While brick chimneys are adequate for an open wood fire they should not be used for a wood stove. Closed wood stoves produce a more concentrated smoke and a higher moisture content in the flue gases. Condensation can occur when flue gases come into contact with a cold chimney surface, resulting in any residual tars and creosotes condensing in the chimney. These can soak into the brickwork, damaging the chimney, and also run back down to the stove causing a fire hazard. For this reason any existing chimney must be lined. Several methods of lining a chimney are available, for example inserting a flexible stainless steel flue liner manufactured specifically for solid fuel use, using a pumped refractory concrete lining or adding a clay or concrete liner to the brickwork. The chimney must be thoroughly sealed against gas escape along its whole length, and against rain ingress between flue liner and chimney at the top. Flue pipes should have the same diameter or equivalent cross-sectional area as that of the appliance flue outlet. Flue liners must always be installed within a brickwork chimney. Where a chimney isn't available a convenient method of constructing one is to use prefabricated, insulated, twin wall chimney components.

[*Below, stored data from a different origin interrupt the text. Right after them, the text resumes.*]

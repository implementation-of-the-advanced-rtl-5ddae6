// sat_data_matrices: the ternary clause matrix and its transpose.
//
// The formula is kept twice: as an M x N matrix (one word per clause row)
// and as its N x M transpose (one word per variable column), so that any
// whole row or any whole column can be read in a single clock cycle. Both
// copies are written together through one row-write port: writing clause
// row i stores the row word and sets bit i of every column word. The host
// uses this port to download a formula; the control unit uses it to append
// conflict-induced clauses. Cells use the two-plane encoding of sat_pkg.
//
// Timing: reads are synchronous. An address presented with rd_*_en in
// cycle t gives its word on the outputs in cycle t+1; the outputs hold their
// value while the enable is low. A read and a write of the same location in
// one cycle return the old contents.
//
// Keeping a row copy and a column copy follows the source architecture. The
// single shared write port and the per-column bit write of the transpose
// are this design's choices; the transpose write touches one bit of every
// column word, so a synthesis tool builds the transpose from flip-flops
// rather than from a block RAM.
module sat_data_matrices #(
  parameter int unsigned N  = sat_pkg::N_VARS_DEFAULT,
  parameter int unsigned M  = sat_pkg::M_CLAUSES_DEFAULT,
  parameter int unsigned RW = (M > 1) ? $clog2(M) : 1,
  parameter int unsigned CW = (N > 1) ? $clog2(N) : 1
) (
  input  logic          clk,
  // row write (host download or clause addition)
  input  logic          wr_en,
  input  logic [RW-1:0] wr_row,
  input  logic [N-1:0]  wr_ones,
  input  logic [N-1:0]  wr_zeros,
  // row read
  input  logic          rd_row_en,
  input  logic [RW-1:0] rd_row,
  output logic [N-1:0]  row_ones,
  output logic [N-1:0]  row_zeros,
  // column read (transpose)
  input  logic          rd_col_en,
  input  logic [CW-1:0] rd_col,
  output logic [M-1:0]  col_ones,
  output logic [M-1:0]  col_zeros
);

  logic [N-1:0] mat_ones  [M];
  logic [N-1:0] mat_zeros [M];
  logic [M-1:0] tr_ones   [N];
  logic [M-1:0] tr_zeros  [N];

  always_ff @(posedge clk) begin
    if (wr_en) begin
      mat_ones[wr_row]  <= wr_ones;
      mat_zeros[wr_row] <= wr_zeros;
    end
    if (rd_row_en) begin
      row_ones  <= mat_ones[rd_row];
      row_zeros <= mat_zeros[rd_row];
    end
  end

  always_ff @(posedge clk) begin
    if (wr_en) begin
      for (int j = 0; j < N; j++) begin
        tr_ones[j][wr_row]  <= wr_ones[j];
        tr_zeros[j][wr_row] <= wr_zeros[j];
      end
    end
    if (rd_col_en) begin
      col_ones  <= tr_ones[rd_col];
      col_zeros <= tr_zeros[rd_col];
    end
  end

  // A cell is either a positive literal, a negative literal or absent.
  always_ff @(posedge clk)
    if (wr_en) assert ((wr_ones & wr_zeros) == '0)
      else $error("sat_data_matrices: cell written as both 0 and 1");

endmodule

We also supply and fit gas liners. Any work on a chimney is notifiable to the local authority Building Control Department unless it is carried out by a registered competent engineer in combination with a stove installation.

Even with a lined and insulated chimney it is important to burn only quality dry timber. The use of damp or unseasoned wood must be avoided and the fire must not be left to slumber for long periods (e.g. overnight). In this situation the stove never reaches its design operating temperature, resulting in incomplete combustion and the production of tars, creosotes and high levels of carbon monoxide (CO) in the flue gases. The tars and creosotes then condense in the liner because there is insufficient heat in the flue gases to maintain a temperature above their condensation point. This is to be avoided because an insufficient draw from the flue can lead to CO spilling back into the dwelling with serious or even fatal health consequences.

Flue height

The height of a flue for an appliance rated at less than 50 kW is regulated by the Building Regulations and, as such, will be determined by the local authority Building Control Department. Building Control Consent or a Building Warrant will be required for all wood stoves in order to ensure compliance with the regulations, and that the flue is correctly matched to the stove. Alternatively, a registered competent engineer who has been approved under a relevant scheme, e.g. HETAS, would be able to self-certify an installation. A flue which is too short will not produce sufficient negative pressure in the stove to draw the flue gases from the stove, and could allow these gases (including CO) to escape if sufficient combustion air is not available. Building Regulations require and specify minimum flue height which should be sufficient. A flue which is too tall will result in excess air flow through the stove which can cause combustion to occur too quickly; this, in turn, can cause the stove to overheat. Excess air flow in the flue will reduce the efficiency of the stove by carrying more heat than necessary up the flue. If this situation arises expert advice should be sought as draught stabilisation maybe required.